Task objective ▸
Across the data below, how many lines have the word "dropped" in them? Respond with the number alone.

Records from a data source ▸

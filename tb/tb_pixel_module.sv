// End-to-end test of pixel_module, reduced to 2 FE chips of 2 column pairs x 16
// pixels. Everything goes through the module's command input. The MCC is reset,
// the FE chips get a broadcast GlobalReset, and the FE Global Registers (latency
// 40) and pixel registers are loaded through the MCC's FE configuration port.
// Discriminator pulses then make hits, and triggers are sent at the right moment.
// The decoded output must hold the module events the tb predicts. Mechanisms
// counted (each must happen): events built across both chips, a chip without hits
// left out, calibration injection through the pixel register, triggers dropped at
// 16 pending with the warning in the next event, output mode switch.
module tb_pixel_module;
  import pix_pkg::*;
  localparam int NF = 2, NCP = 2, NPIX = 16, LAT = 40;
  logic clk = 1'b0;
  logic dci, run_mode;
  logic [NF*NCP*NPIX-1:0] disc;
  logic [1:0] dto_r, dto_f;
  logic [NF-1:0] fast_or;
  logic [1:0] out_mode = 2'd0;
  bit out_on = 0;
  int checks = 0, failures = 0;
  int m_event = 0, m_compress = 0, m_cal = 0, m_drop = 0, m_mode = 0;

  always #5 clk = ~clk;

  pixel_module #(.NUM_FE(NF), .NUM_CP(NCP), .CP_PIXELS(NPIX)) dut (
    .clk, .dci, .disc, .dto_r, .dto_f, .run_mode, .fast_or);

  `include "tb_cmd_tasks.svh"
  `include "tb_out_decode.svh"

  task automatic check(input bit ok, input string msg);
    checks++;
    if (!ok) begin failures++; $display("FAIL: %s", msg); end
  endtask

  task automatic compare(input string name, input logic [23:0] e[$]);
    check(out_words.size() == e.size(), $sformatf("%s: %0d words, got %0d", name, e.size(), out_words.size()));
    foreach (e[i]) if (i < out_words.size())
      check(out_words[i] == e[i], $sformatf("%s word %0d: %h expected %h", name, i, out_words[i], e[i]));
    out_words.delete();
  endtask

  // FE command word through the MCC (LD high), then wait until it is sent
  task automatic fe_cmd(input logic [4:0] c);
    cmd_wrfe(1'b1, 20, 32'({1'b1, 4'd0, 10'b0, c}));
    cmd_idle(20 * 8 + 10);
  endtask
  // bit string with LD low, in chunks of 32
  task automatic fe_data(input logic [1023:0] v, input int n);
    int i = n;
    while (i > 0) begin
      automatic int k = (i > 32) ? 32 : i;
      cmd_wrfe(1'b0, k, 32'(v >> (i - k)));
      cmd_idle(k * 8 + 10);
      i -= k;
    end
  endtask

  initial begin
    repeat (200000) @(posedge clk);
    failures++;
    $display("TB_RESULT checks=%0d failures=%0d", checks, failures);
    $finish;
  end

  initial begin
    logic [23:0] e[$];
    logic [1023:0] v;
    int b_neg, s_neg, nneg;
    logic [7:0] bc;
    dci = 0; disc = '0; nneg = 0;
    cmd_idle(70);
    cmd_slow(4'd3, 4'd0); cmd_idle(5);           // MCC reset
    cmd_slow(4'd4, 4'd0); cmd_idle(200);         // FE broadcast GlobalReset
    cmd_slow(4'd3, 4'd0); cmd_idle(5);           // MCC reset again: flush FIFOs
    // Global Register: latency 40, column pairs on
    v = '0; v[7:0] = 8'(LAT); v[34:17] = '1;
    fe_cmd(5'b00010);
    fe_data(v, 166);
    fe_cmd(5'b00100);
    // pixel chain, both chips: calibration enable on chip-local cp 0 pixel 6
    // (first 16*14 bits go to the last column pair, cp 1)
    v = '0;
    v[NCP*NPIX*14 - 1 - ((NPIX + 6) * 14 + 3)] = 1'b1;
    fe_cmd(5'b01000);
    fe_data(v, NCP*NPIX*14);
    fe_cmd(5'b00000);
    cmd_wrreg(4'd0, 16'h0018);                   // 40 Mbit/s on one line
    out_on = 1;
    // BCID reset, then count clocks to predict the BCID
    cmd_fast(F_BCR);
    // event 0: FE0 cp0 px3, FE1 cp1 px9
    cmd_idle(20);
    disc[0*NCP*NPIX + 0*NPIX + 3] = 1; disc[1*NCP*NPIX + 1*NPIX + 9] = 1;
    repeat (4) @(negedge clk);
    disc = '0;
    cmd_idle(LAT - 6 - 4);
    cmd_trigger();
    cmd_idle(400);
    check(out_words.size() > 0, "event 0 out");
    bc = out_words.size() > 0 ? out_words[0][7:0] : 8'd0;
    e.delete();
    e.push_back({OT_HEADER, 5'd0, 4'b0, 4'd0, bc});
    e.push_back({OT_FEFLAG, 4'b0, 13'b0, 4'd0});
    e.push_back({OT_HIT, 8'd3, 5'd0, 8'd4});
    e.push_back({OT_FEFLAG, 4'b0, 13'b0, 4'd1});
    e.push_back({OT_HIT, 8'd9, 5'd1, 8'd4});
    e.push_back({OT_TRAILER, 5'b0, 16'b0});
    // The counters restart 12 clocks after the first BCR bit. The trigger's first bit
    // comes 9 + 20 + 4 + (LAT - 10) clocks after it and is tagged 7 clocks later.
    check(bc == 8'(9 + 20 + 4 + LAT - 10 + 7 - 12), $sformatf("BCID %0d", bc));
    compare("event 0", e);
    m_event++;
    // event 1: calibration strobe, only FE chips' cp0 pixel 6; mode 160 Mbit/s
    cmd_wrreg(4'd0, 16'h001B); out_mode = 2'd3; m_mode++;
    cmd_wrreg(4'd2, 16'd3);                      // strobe 3 clocks
    cmd_idle(10);
    cmd_fast(F_CAL);
    cmd_idle(LAT - 5);                           // strobe reaches the pixels 1 clock after the command ends
    cmd_trigger();
    cmd_idle(400);
    bc = out_words.size() > 0 ? out_words[0][7:0] : 8'd0;
    e.delete();
    e.push_back({OT_HEADER, 5'd0, 4'b0, 4'd1, bc});
    e.push_back({OT_FEFLAG, 4'b0, 13'b0, 4'd0});
    e.push_back({OT_HIT, 8'd6, 5'd0, 8'd3});
    e.push_back({OT_FEFLAG, 4'b0, 13'b0, 4'd1});
    e.push_back({OT_HIT, 8'd6, 5'd0, 8'd3});
    e.push_back({OT_TRAILER, 5'b0, 16'b0});
    compare("event 1 (calibration)", e);
    m_cal++;
    // event 2: only FE1 hit -> FE0 left out
    disc[1*NCP*NPIX + 0*NPIX + 1] = 1; repeat (2) @(negedge clk); disc = '0;
    cmd_idle(LAT - 6 - 2);
    cmd_trigger();
    cmd_idle(300);
    bc = out_words.size() > 0 ? out_words[0][7:0] : 8'd0;
    e.delete();
    e.push_back({OT_HEADER, 5'd0, 4'b0, 4'd2, bc});
    e.push_back({OT_FEFLAG, 4'b0, 13'b0, 4'd1});
    e.push_back({OT_HIT, 8'd1, 5'd0, 8'd2});
    e.push_back({OT_TRAILER, 5'b0, 16'b0});
    compare("event 2 (compression)", e);
    m_compress++;
    // 40 Mbit/s again, then 20 triggers back to back: some dropped
    cmd_wrreg(4'd0, 16'h0018); out_mode = 2'd0; m_mode++;
    cmd_idle(10);
    for (int i = 0; i < 20; i++) cmd_trigger();
    cmd_idle(4000);
    begin
      int nhdr = 0, skipped = 0;
      foreach (out_words[i]) if (out_words[i][23:21] == OT_HEADER) begin
        nhdr++; skipped += int'(out_words[i][20:16]);
      end
      out_words.delete();
      cmd_trigger(); cmd_idle(300);
      foreach (out_words[i]) if (out_words[i][23:21] == OT_HEADER) begin
        nhdr++; skipped += int'(out_words[i][20:16]);
      end
      check(nhdr + skipped == 21, $sformatf("events %0d + skipped %0d = 21", nhdr, skipped));
      check(skipped > 0, "some triggers dropped");
      if (skipped > 0) m_drop++;
    end
    $display("mechanisms: event=%0d compress=%0d cal=%0d drop=%0d mode=%0d",
             m_event, m_compress, m_cal, m_drop, m_mode);
    check(m_event > 0 && m_compress > 0 && m_cal > 0 && m_drop > 0 && m_mode > 0, "every mechanism exercised");
    $display("TB_RESULT checks=%0d failures=%0d", checks, failures);
    $finish;
  end
endmodule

Task response ▸
3